** What is being asked **
Go through the entries below and work out how many lines include "Irtl"; give only that number.

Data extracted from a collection
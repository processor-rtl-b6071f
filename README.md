# A single-cycle MIPS processor

This is a small 32-bit MIPS processor that completes one instruction in
every clock cycle. There is no pipeline. In one cycle an instruction is
fetched, decoded, executed, given its memory access and written back, all
through combinational logic between two clock edges. The only state is the
program counter, the 32 general registers and the memory. The design is
meant for teaching and for study: every part of the classic MIPS datapath
(PC and +4 adder, register file, immediate extender, ALU, memory, branch
comparators, next-PC multiplexer, link adder) is its own small module,
with names that match the usual textbook drawing.

Instructions and data share one byte-addressed, big-endian address space.
A two-port memory lets the processor fetch an instruction and load or
store data in the same cycle. This is a "modified Harvard" arrangement:
separate paths, but a common address space.

## Instruction set

| Class | Instructions | Encoding |
|---|---|---|
| R-type arithmetic/logic | ADDU, SUBU, OR, XOR, NOR, SLT | op 0x00, func 0x21, 0x23, 0x25, 0x26, 0x27, 0x2a |
| R-type shifts | SLL, SRL, SRA (by shamt) | op 0x00, func 0x00, 0x02, 0x03 |
| R-type jump | JR rs | op 0x00, func 0x08 |
| Immediate arithmetic | ADDI, ADDIU (sign-extended), ANDI, ORI (zero-extended), LUI | op 0x08, 0x09, 0x0c, 0x0d, 0x0f |
| Loads | LB, LBU, LH, LHU, LW | op 0x20, 0x24, 0x21, 0x25, 0x23 |
| Stores | SB, SH, SW | op 0x28, 0x29, 0x2b |
| Branches | BEQ, BNE, BLEZ, BGTZ; BLTZ / BGEZ | op 0x04, 0x05, 0x06, 0x07; op 0x01 with subop 0 / 1 in bits 20:16 |
| Jumps | J, JAL | op 0x02, 0x03 |

Field layout: R-type `op[31:26] rs[25:21] rt[20:16] rd[15:11] shamt[10:6]
func[5:0]`, I-type `op rs rt imm[15:0]`, J-type `op target[25:0]`.

- I-type instructions write the register in bits 20:16. Stores take their data from that register.
- Loads and stores address `R[rs] + sign_extend(offset)`.
- A taken branch goes to `PC + 4 + (sign_extend(offset) << 2)`.
- J and JAL go to `(PC + 4)[31:28] . target . 00`. JR goes to `R[rs]`.
- JAL writes `PC + 8` into r31.
- Adds and subtracts never trap on overflow. ADDI therefore behaves exactly
  like ADDIU.
- Any encoding not in the table runs as a no-op: no register write, no
  memory access, PC + 4.
- Multiply, divide, coprocessor and system instructions are not
  implemented.

## What happens inside one clock cycle

The hardest part to follow is the timing, because all five stages share
one cycle.

1. **Rising edge.** The PC takes its new value. The instruction port of
   the memory presents the word at the PC straight away, because reads are
   combinational.
2. **First half of the cycle.**
   - `control` decodes the word.
   - The register file reads `R[rs]` and `R[rt]`.
   - `imm_ext` widens the immediate.
   - The ALU computes its result. Operand B is either `R[rt]` or the
     immediate. The shift amount is either `shamt` or 16; 16 is used for
     LUI, which is `imm << 16` through the ordinary shifter.
   - For a load, the data port returns the addressed word, and `load_ext`
     picks out the byte or halfword and extends it.
   - `branch_cmp` decides whether a branch is taken. The next-PC
     multiplexer then selects PC+4, the branch target, the jump target or
     `R[rs]`.
3. **Falling edge.** The register file stores the write-back value: the
   ALU result, the load value or PC+8. The destination is rd, rt or r31.
4. **Second half of the cycle.** The register read ports may now show the
   new value, for example in `addu r1, r1, r2`. Only two things still
   depend on them before the next rising edge:
   - the store data of a store;
   - the operands of a branch or JR.

   None of those instructions writes a register, and JAL's target comes
   from the instruction word, not from a register. So nothing latched at
   the next edge can see a half-updated value.
5. **Next rising edge.** The PC loads the next address, and a store
   writes the memory.

So the clock period must cover:
- the path from the PC through instruction read, decode, register read,
  ALU and data read to the register file's setup time before the falling
  edge;
- the path from the PC through the next-PC logic to the PC's setup time
  before the rising edge.

## Datapath blocks

| Module | Role |
|---|---|
| `mips_cpu` | Top level: wires the blocks below into the datapath, adds the operand, shift-amount, destination and write-back multiplexers. Ports: `clk`, `rst`, and `pc` / `instr` for observation. |
| `pc_unit` | PC register, PC+4 and PC+8 adders, branch-target adder, jump-target concatenation, four-way next-PC mux. |
| `control` | Combinational decoder from op/func/subop to a `ctrl_t` bundle. |
| `regfile` | 32 x 32-bit registers, two combinational read ports, one write port written on the falling edge when `we`=1; r0 reads 0 and ignores writes. |
| `imm_ext` | 16 to 32-bit sign or zero extension. |
| `alu` | ADD, SUB, AND, OR, XOR, NOR, SLT (signed), SLL, SRL, SRA. Shifts act on operand B. |
| `branch_cmp` | Equality test for BEQ/BNE and sign tests against zero for BLTZ, BGEZ, BLEZ, BGTZ. |
| `mips_memory` | Byte-addressed big-endian memory with an instruction read port and a data port. |
| `load_ext` | Byte and halfword selection and extension for loads. |
| `mips_pkg` | Opcode and func numbers, the enums and the `ctrl_t` control bundle. |

## The memory and its `mc` code

The data port has an enable `en` and a 2-bit memory control `mc`:

| mc | Operation |
|---|---|
| 00 | read word (4-byte aligned) |
| 01 | write byte: the byte at `addr` gets `din[7:0]` |
| 10 | write halfword (2-byte aligned): `din[15:0]` |
| 11 | write word (4-byte aligned) |

- Only whole words are read, so LB/LH and their unsigned forms read the
  word and `load_ext` extracts the part.
- Byte 0 of a word is its most significant byte (big endian). For example,
  after `SW r5, 8(r0)` with r5 = 5, `LB` from address 8 gives 0 and from
  address 11 gives 5.
- Address bits below the access size are ignored, so misaligned accesses
  are silently aligned. No exception is raised. In simulation, assertions
  in `mips_memory` report a halfword or word write to a misaligned
  address.
- Reads are combinational. Writes happen on the rising edge.
- `dout` is zero unless a read is enabled.
- The contents are not reset.

**Size.** `ADDR_BITS` (`MEM_ADDR_BITS` on the top) sets how many address
bits are decoded. The default is 30, which gives 1 GiB as 2^28 words.
Higher address bits are ignored, so the top quarter-gigabyte regions
alias onto this space. Verilator refuses arrays of 2^29 or more elements,
so the full 4 GiB of a 32-bit address space cannot be held. A program that
jumps to, for example, 0xabcd1234 therefore lands at 0x2bcd1234.

For synthesis the memory would be replaced by real RAM. Yosys runs out of
memory on a flat array of the default size. Set `MEM_ADDR_BITS` to
something like 12-16 to synthesise the logic.

## Branches, jumps and the link register

Branches and jumps take effect at once: the instruction after a branch or
jump is **not** executed (there is no branch-delay slot). JAL still writes
`PC + 8` into r31, as the MIPS architecture defines it for a machine with a
delay slot. Consequences:

- `JR r31` returns to the second instruction after the JAL.
- The word right after a JAL is skipped both on the way out and on the way
  back.

Code written for a delay-slot MIPS must put a no-op in that slot.

## Reset

`rst` is synchronous and active high:
- the PC is set to `RESET_PC` (0) at a rising edge;
- the register file clears all registers at a falling edge while `rst` is
  high.

Hold `rst` for at least one full clock. Release it just after a rising
edge.

## Where the design makes its own choices

These points are not fixed by the MIPS description this design follows,
and were chosen here:

- Edges:
  - register writes on the falling edge follow the register-file
    description;
  - PC and memory writes on the rising edge, and the synchronous resets,
    are choices.
- No delay slot, with a PC+8 link (see above).
- ADDI without an overflow trap.
- SLT (func 0x2a) and ADDI (op 0x08) are included because the
  loop example `addi r2, r0, 10 / slt r3, r1, r2` uses them.
- Unknown instructions are no-ops.
- Misaligned addresses are aligned by dropping low bits.
- Sub-word loads are handled after the memory (`load_ext`).
- The memory is 1 GiB instead of 4 GiB.
- The `ctrl_t` encoding and the merging of the "=?" and "cmp" comparators
  into one `branch_cmp` module.

## Simulating

Every testbench is self-checking and ends with a line
`TB_RESULT checks=N failures=M`. To build and run one with Verilator
(5.x), list the package first:

```
verilator --binary --timing --assert -Irtl -Itb --top-module mips_cpu_tb \
    rtl/mips_pkg.sv tb/mips_asm_pkg.sv tb/mips_cpu_tb.sv -o sim
./obj_dir/sim
```

For a unit, for example the ALU:

```
verilator --binary --timing --assert -Irtl -Itb --top-module alu_tb \
    rtl/mips_pkg.sv tb/alu_tb.sv -o sim
```

`tb/mips_asm_pkg.sv` has one encoder function per instruction (`addu(rd, rs,
rt)`, `lw(rt, offset, rs)`, `beq(rs, rt, offset)`, `jal(address)`, ...). To
run your own program, write its words into `dut.u_mem.mem[address >> 2]`
before releasing reset, as the processor testbenches do.

The default-size processor needs about 1 GiB of host memory in simulation
and starts in a few seconds. To cut that, override `MEM_ADDR_BITS`.

## Verification

| Testbench | What it checks |
|---|---|
| `mips_cpu_tb` | End to end, at default size. A directed program and then 3000 random instructions, compared after **every clock** with an instruction-set model in the testbench (PC and all registers), then a byte-by-byte comparison of the data region. |
| `mips_examples_tb` | Runs the classic one-line examples (ADDIU r5,r5,5; SW r1,4(r5); J 0x1000001; JR r3; BEQ r5,r1,3; BGEZ r5,2; JAL 0x1000001) and checks the exact PC sequence and results. |
| `regfile_tb` | Random writes with WE on and off, both read ports, r0, reset, and that a write is not visible before the falling edge. |
| `alu_tb` | Every operation on corner and random operands against separately written reference formulas. |
| `imm_ext_tb` | All 65536 immediates in both modes. |
| `control_tb` | The control signals of every instruction and of illegal encodings. |
| `branch_cmp_tb` | Every condition against signed integer comparisons. |
| `pc_unit_tb` | Each next-PC source, including negative offsets. |
| `load_ext_tb` | Byte and halfword selection and extension in big-endian order. |
| `mips_memory_tb` | The big-endian store/load example, then random byte/halfword/word traffic against a byte-array reference on both ports. |

In `mips_cpu_tb`, the directed program is built from the textbook
examples:
- LUI/ORI building 0xdeadbeef;
- the `for (i = 0; i < 10; i++)` loop with SLT/BEQ/J;
- the big-endian SB/LB/SW/LB sequence;
- XOR and SLL;
- a JAL/JR call;
- a counted backward BGTZ loop;
- BLTZ/BGEZ/BLEZ.

The end-to-end test counts each instruction kind, each branch both taken
and not taken, a backward branch, a write to r0 and negative
sign-extended loads. It fails if any of them never happened.

Each unit testbench has also been shown to fail on a deliberately broken
copy of its module.
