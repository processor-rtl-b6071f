// mips_pkg: shared encodings of the single-cycle MIPS processor.
//
// Holds the opcode, func and subop numbers of the supported instructions
// (as listed in the MIPS instruction tables), the ALU operation set, the
// branch and next-PC selections, the memory-control (mc) code of the memory
// port and the control bundle that the decoder hands to the datapath.
// The instruction numbers follow the MIPS encoding; the internal enums and
// the layout of ctrl_t are this design's own.
package mips_pkg;

  // Primary opcodes (instruction bits 31:26)
  localparam logic [5:0] OP_RTYPE = 6'h00;
  localparam logic [5:0] OP_REGIMM = 6'h01;  // BLTZ / BGEZ, subop in bits 20:16
  localparam logic [5:0] OP_J     = 6'h02;
  localparam logic [5:0] OP_JAL   = 6'h03;
  localparam logic [5:0] OP_BEQ   = 6'h04;
  localparam logic [5:0] OP_BNE   = 6'h05;
  localparam logic [5:0] OP_BLEZ  = 6'h06;
  localparam logic [5:0] OP_BGTZ  = 6'h07;
  localparam logic [5:0] OP_ADDI  = 6'h08;
  localparam logic [5:0] OP_ADDIU = 6'h09;
  localparam logic [5:0] OP_ANDI  = 6'h0c;
  localparam logic [5:0] OP_ORI   = 6'h0d;
  localparam logic [5:0] OP_LUI   = 6'h0f;
  localparam logic [5:0] OP_LB    = 6'h20;
  localparam logic [5:0] OP_LH    = 6'h21;
  localparam logic [5:0] OP_LW    = 6'h23;
  localparam logic [5:0] OP_LBU   = 6'h24;
  localparam logic [5:0] OP_LHU   = 6'h25;
  localparam logic [5:0] OP_SB    = 6'h28;
  localparam logic [5:0] OP_SH    = 6'h29;
  localparam logic [5:0] OP_SW    = 6'h2b;

  // R-type func codes (instruction bits 5:0)
  localparam logic [5:0] FN_SLL  = 6'h00;
  localparam logic [5:0] FN_SRL  = 6'h02;
  localparam logic [5:0] FN_SRA  = 6'h03;
  localparam logic [5:0] FN_JR   = 6'h08;
  localparam logic [5:0] FN_ADDU = 6'h21;
  localparam logic [5:0] FN_SUBU = 6'h23;
  localparam logic [5:0] FN_OR   = 6'h25;
  localparam logic [5:0] FN_XOR  = 6'h26;
  localparam logic [5:0] FN_NOR  = 6'h27;
  localparam logic [5:0] FN_SLT  = 6'h2a;

  // REGIMM subops (instruction bits 20:16)
  localparam logic [4:0] SUB_BLTZ = 5'h00;
  localparam logic [4:0] SUB_BGEZ = 5'h01;

  // Register that JAL links into
  localparam logic [4:0] REG_RA = 5'd31;

  typedef enum logic [3:0] {
    ALU_ADD, ALU_SUB, ALU_AND, ALU_OR, ALU_XOR, ALU_NOR,
    ALU_SLT, ALU_SLL, ALU_SRL, ALU_SRA
  } alu_op_e;

  typedef enum logic [2:0] {
    BR_NONE, BR_EQ, BR_NE, BR_LTZ, BR_GEZ, BR_LEZ, BR_GTZ
  } br_e;

  typedef enum logic [1:0] {
    PC_SEQ,     // PC + 4
    PC_BRANCH,  // PC + 4 + (offset << 2) when the branch is taken
    PC_JUMP,    // (PC + 4)[31:28] . target . 00
    PC_REG      // R[rs]
  } pcsel_e;

  // Memory control of the data port
  typedef enum logic [1:0] {
    MC_READ_WORD = 2'b00,
    MC_WRITE_BYTE = 2'b01,
    MC_WRITE_HALF = 2'b10,
    MC_WRITE_WORD = 2'b11
  } mc_e;

  typedef enum logic [1:0] {LS_WORD, LS_HALF, LS_BYTE} lsize_e;

  typedef enum logic [1:0] {DST_RD, DST_RT, DST_RA} dst_e;

  typedef enum logic [1:0] {WB_ALU, WB_MEM, WB_LINK} wb_e;

  typedef struct packed {
    logic    reg_we;     // write the register file
    dst_e    dst;        // which field names the destination
    logic    alu_imm;    // ALU operand B is the extended immediate
    logic    ext_sign;   // immediate is sign extended (else zero extended)
    logic    sa_16;      // shift amount is 16 (LUI) instead of shamt
    alu_op_e alu_op;
    logic    mem_en;     // data memory enable
    mc_e     mc;         // data memory control
    lsize_e  lsize;      // load size
    logic    lsign;      // load sign-extends
    wb_e     wb;         // write-back source
    br_e     br;         // branch condition
    pcsel_e  pcsel;      // next-PC source (PC_BRANCH only when taken)
  } ctrl_t;

endpackage
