// alu: the 32-bit arithmetic logic unit of the execute stage.
//
// Computes y from operands a and b according to op: add and subtract
// (no overflow detection, as for the MIPS "unsigned" instructions), and,
// or, xor, nor, signed set-less-than, and shifts of operand b by sa bits
// (left logical, right logical with zero fill, right arithmetic with sign
// fill). Operand b is rt or the extended immediate, so the same shifter
// produces LUI (imm << 16) when sa is 16. Purely combinational.
// The operation set follows the instruction tables and the "comparison
// (slt)" of the execute stage; the op encoding is this design's own.
module alu
  import mips_pkg::*;
(
  input  alu_op_e     op,
  input  logic [31:0] a,
  input  logic [31:0] b,
  input  logic [4:0]  sa,
  output logic [31:0] y
);

  always_comb begin
    unique case (op)
      ALU_ADD: y = a + b;
      ALU_SUB: y = a - b;
      ALU_AND: y = a & b;
      ALU_OR:  y = a | b;
      ALU_XOR: y = a ^ b;
      ALU_NOR: y = ~(a | b);
      ALU_SLT: y = {31'd0, $signed(a) < $signed(b)};
      ALU_SLL: y = b << sa;
      ALU_SRL: y = b >> sa;
      ALU_SRA: y = $unsigned($signed(b) >>> sa);
      default: y = '0;
    endcase
  end

endmodule
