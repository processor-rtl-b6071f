// alu_tb: self-checking test of the ALU. Drives corner and random operands
// for every operation and compares with a reference written here with
// different formulas (subtraction by two's complement, shifts bit by bit,
// signed compare via the sign bits).
module alu_tb;
  import mips_pkg::*;
  alu_op_e op;
  logic [31:0] a, b, y;
  logic [4:0] sa;
  int checks = 0, failures = 0;

  alu dut (.op, .a, .b, .sa, .y);

  function automatic logic [31:0] ref_y(alu_op_e o, logic [31:0] x, logic [31:0] z, int s);
    logic [31:0] r;
    case (o)
      ALU_ADD: r = x + z;
      ALU_SUB: r = x + (~z) + 32'd1;
      ALU_AND: r = x & z;
      ALU_OR:  r = x | z;
      ALU_XOR: r = (x & ~z) | (~x & z);
      ALU_NOR: r = ~x & ~z;
      ALU_SLT: begin
        if (x[31] != z[31]) r = {31'd0, x[31]};
        else r = {31'd0, x[30:0] < z[30:0]};
      end
      ALU_SLL: begin r = '0; for (int i = 0; i < 32; i++) if (i >= s) r[i] = z[i - s]; end
      ALU_SRL: begin r = '0; for (int i = 0; i < 32; i++) if (i + s < 32) r[i] = z[i + s]; end
      ALU_SRA: begin for (int i = 0; i < 32; i++) r[i] = (i + s < 32) ? z[i + s] : z[31]; end
      default: r = '0;
    endcase
    return r;
  endfunction

  initial begin
    logic [31:0] corner [6] = '{32'h0, 32'h1, 32'hffff_ffff, 32'h8000_0000, 32'h7fff_ffff, 32'hdead_beef};
    for (int o = 0; o <= int'(ALU_SRA); o++) begin
      for (int n = 0; n < 600; n++) begin
        op = alu_op_e'(o);
        if (n < 36) begin a = corner[n / 6]; b = corner[n % 6]; end
        else begin a = $urandom; b = $urandom; end
        sa = 5'($urandom);
        if (n < 32) sa = 5'(n);
        #1;
        checks++;
        if (y !== ref_y(op, a, b, int'(sa))) begin
          failures++;
          $display("FAIL op=%s a=%h b=%h sa=%0d y=%h want %h", op.name(), a, b, sa, y, ref_y(op, a, b, int'(sa)));
        end
      end
    end
    // the LUI case of the document: 5 << 16 = 0x50000
    op = ALU_SLL; a = '0; b = 32'd5; sa = 5'd16; #1;
    checks++; if (y != 32'h0005_0000) failures++;
    $display("TB_RESULT checks=%0d failures=%0d", checks, failures);
    $finish;
  end

  initial begin
    #100000;
    failures++;
    $display("watchdog expired");
    $display("TB_RESULT checks=%0d failures=%0d", checks, failures);
    $finish;
  end
endmodule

** Exercise response **
2